Then, address the more difficult issues, like your husband, your job (and rate of pay), or the finances to figure out what you can do about those. Again, take them one at a time and commit yourself to the plan.

You can go back to school, and you really should, even if it's a 9-month program or a 2-year program. There are many options for improving your skills, knowledge base, and earning ability. You may also consider something you can do to begin a home business.

Everyone gets into these ruts in life, and everyone has to pull themselves out. Before you know it, you will have made a lot of changes and believe it not, the likelihood is hubby will make some changes, too. He will notice the changes in you and won't want to be left behind.
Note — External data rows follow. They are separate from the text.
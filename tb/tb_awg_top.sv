// tb_awg_top: end-to-end test of the whole waveform generator at its
// default sizes (K = 8 paths, M = 11 sub-filters of 11 taps).
//
// A 64-sample sine period is written into the waveform memory and a cubic
// Lagrange interpolator into the coefficient store. Taking the fixed clock
// as f_DAC / K with f_DAC = 2 GS/s, the generator then runs at the three
// ratios omega = 983/2000, 1228/2000 and 1474/2000, i.e. source rates of
// 983 MS/s, 1.228 GS/s and 1.474 GS/s. For each run the testbench checks:
//  - every DAC sample bit-exactly against the resampling formula applied to
//    the stored waveform (output j at input position floor(j*omega));
//  - every DAC sample against the ideal sine to within 2 LSB;
//  - the output frequency, from rising zero crossings, against
//    f_DAC * omega / 64 (15.359375, 19.1875 and 23.03125 MHz) to 0.01 %;
//  - the latency of M+2 clocks from the end of priming to the first output.
// The source clock is fast in the first two runs, so the FIFO fills and
// holds the source back, and slow in the third, so the FIFO runs dry and the
// resampler stalls. Each mechanism (FIFO full hold, waveform wrap, register
// update, stall, priming, coefficient write, ratio change) is counted and
// must occur. Between runs both clock domains are reset to restart the
// stream.
module tb_awg_top;
  import awg_pkg::*;
  import awg_tb_ref_pkg::*;
  localparam int K = 8, M = 11, N = 5, T = 2*N + 1, WAW = 11;
  localparam int L = (2*N + 2*K + K - 1) / K;
  localparam int CA = $clog2(M*T);
  localparam int PER = 64;
  localparam real AMP = 30000.0;
  localparam real PI = 3.14159265358979;
  localparam real FDAC = 2.0e9;

  logic clk_var = 0, rst_var_n = 0, wave_we = 0, src_run = 0, src_wrap, src_hold;
  logic [WAW+$clog2(K)-1:0] wave_waddr = '0;
  sample_t wave_wdata = '0;
  logic [WAW:0] wave_len_words = '0;
  logic clk = 0, rst_n = 0, rs_run = 0, coef_we = 0;
  omega_t omega = '0;
  logic [CA-1:0] coef_waddr = '0;
  coef_t coef_wdata = '0;
  sample_t dac_data [K];
  logic dac_valid, ev_shift, ev_stall, priming;

  awg_top dut (.*);

  real var_half = 3.5;
  always #5 clk = ~clk;
  always #(var_half) clk_var = ~clk_var;

  int checks = 0, failures = 0, cyc = 0;
  int n_hold = 0, n_wrap = 0, n_shift = 0, n_stall = 0, n_prime = 0, n_coef = 0, n_ratio = 0;
  int wave [PER];
  longint cflat [$];

  always @(posedge clk) begin
    cyc++;
    if (ev_shift) n_shift++;
    if (ev_stall) n_stall++;
    if (priming)  n_prime++;
    if (coef_we)  n_coef++;
  end
  always @(posedge clk_var) begin
    if (src_hold) n_hold++;
    if (src_wrap) n_wrap++;
  end

  initial begin
    repeat (200000) @(posedge clk);
    failures++;
    $display("TB_RESULT checks=%0d failures=%0d", checks, failures);
    $finish;
  end

  task automatic chk(bit ok, string what);
    checks++;
    if (!ok) begin failures++; if (failures < 20) $display("FAIL %s", what); end
  endtask

  task automatic reset_all();
    rst_n = 0; rst_var_n = 0; src_run = 0; rs_run = 0;
    repeat (3) @(negedge clk);
    rst_n = 1; rst_var_n = 1;
    repeat (2) @(negedge clk);
  endtask

  task automatic load_wave();
    for (int i = 0; i < PER; i++) begin
      @(negedge clk_var);
      wave_we = 1; wave_waddr = (WAW+$clog2(K))'(i); wave_wdata = sample_t'(wave[i]);
    end
    @(negedge clk_var); wave_we = 0;
    wave_len_words = (WAW+1)'(PER / K);
  endtask

  task automatic load_coefs();
    for (int i = 0; i < M*T; i++) begin
      @(negedge clk);
      coef_we = 1; coef_waddr = CA'(i); coef_wdata = coef_t'(cflat[i]);
    end
    @(negedge clk); coef_we = 0;
  endtask

  task automatic run_case(int fs_msps, real vhalf, int nclk);
    longint unsigned j, ph;
    int t_run, t_prim, first, maxerr, ncross, prev;
    real x_first, x_last;
    real ratio, fexp, fmeas;
    ratio = real'(fs_msps) / 2000.0;
    var_half = vhalf;
    reset_all();
    load_coefs();
    omega = omega_t'(longint'(ratio * 4294967296.0));
    n_ratio++;
    j = 0; first = -1; t_prim = -1; maxerr = 0; ncross = 0; x_first = -1.0; x_last = -1.0; prev = 99999;
    @(negedge clk); src_run = 1; rs_run = 1; t_run = cyc;
    for (int c = 0; c < nclk; c++) begin
      @(negedge clk);
      if (t_prim < 0 && !priming && cyc - t_run > 2) t_prim = cyc;
      if (dac_valid) begin
        if (first < 0) first = cyc - t_prim;
        for (int p = 0; p < K; p++) begin
          longint wq [$];
          int e, err;
          real pos, ideal;
          ph = j * longint'(omega);
          wq.delete();
          for (int t = 0; t < T; t++) wq.push_back(longint'(wave[(int'(ph >> 32) + t) % PER]));
          e = farrow_ref(M, T, cflat, wq, longint'(uint_t'(ph >> (32 - U_W))));
          chk(dac_data[p] == sample_t'(e), $sformatf("%0d MS/s j=%0d got %0d exp %0d", fs_msps, j, dac_data[p], e));
          pos = real'(N) + real'(ph) / 4294967296.0;
          ideal = AMP * $sin(2.0 * PI * pos / real'(PER));
          err = int'(dac_data[p]) - $rtoi(ideal);
          if (err < 0) err = -err;
          if (err > maxerr) maxerr = err;
          if (prev < 0 && int'(dac_data[p]) >= 0) begin
            // rising zero crossing, interpolated between the two samples
            real xc;
            xc = real'(j) - real'(dac_data[p]) / real'(int'(dac_data[p]) - prev);
            ncross++;
            if (x_first < 0.0) x_first = xc;
            x_last = xc;
          end
          prev = int'(dac_data[p]);
          j++;
        end
      end
    end
    src_run = 0; rs_run = 0;
    fexp  = FDAC * ratio / real'(PER);
    fmeas = FDAC * real'(ncross - 1) / (x_last - x_first);
    chk(first == M + 2, $sformatf("latency after priming %0d", first));
    chk(maxerr <= 2, $sformatf("sine error %0d LSB", maxerr));
    chk(fmeas > fexp * 0.9999 && fmeas < fexp * 1.0001,
        $sformatf("frequency %f MHz, expected %f MHz", fmeas / 1e6, fexp / 1e6));
    $display("fs %0d MS/s: %0d samples, f_out %.6f MHz (expected %.6f), max error %0d LSB, latency %0d",
             fs_msps, j, fmeas / 1e6, fexp / 1e6, maxerr, first);
  endtask

  initial begin
    for (int i = 0; i < PER; i++) wave[i] = $rtoi(AMP * $sin(2.0 * PI * real'(i) / real'(PER)));
    lagrange3(M, N, cflat);
    reset_all();
    load_wave();
    run_case(983,  3.5, 1500);
    run_case(1228, 3.5, 1500);
    run_case(1474, 7.0, 1500);
    chk(n_hold  > 0, "FIFO full hold never happened");
    chk(n_wrap  > 0, "waveform wrap never happened");
    chk(n_shift > 0, "register update never happened");
    chk(n_stall > 0, "resampler stall never happened");
    chk(n_prime > 0, "priming never happened");
    chk(n_coef  > 0, "coefficient write never happened");
    chk(n_ratio == 3, "ratio change");
    $display("events: hold=%0d wrap=%0d shift=%0d stall=%0d prime=%0d coef=%0d ratios=%0d",
             n_hold, n_wrap, n_shift, n_stall, n_prime, n_coef, n_ratio);
    $display("TB_RESULT checks=%0d failures=%0d", checks, failures);
    $finish;
  end
endmodule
One problem where he is concerned is you ask him to make committments, but he notices that everything else is still the same, and that makes promises hard to keep.

MarriageBuilders.com is an excellent site to help with your marital problems. Start reading. Begin with the Basic Concepts on the linked page, and then read the articles down the left-side ribbon bar. They open your eyes a lot. Make reading the articles an activity for both of you to do and create a schedule. Pick a day for reading an article, and give yourself and him 3 days to do the reading. The 4th day can be discussion day, where you each talk about what you read and how you will apply the concepts to your marriage and to each other. Give each article a couple weeks to deliberate and act on, and then start another week on a new article, and repeat every other week on a new article. At the end of each two week period, the two of you should review your progress. Don't be judgmental or overly critical, but do express how you feel. By all means, do compliment each other on improvements and express gratitude for eachothers' efforts.


----------



## Unhappy2011 (Dec 28, 2011)

You're young. You have no kids. You can make a clean break and still have plenty if time to get you life back the way you want and still find a better mate and have a family and all that.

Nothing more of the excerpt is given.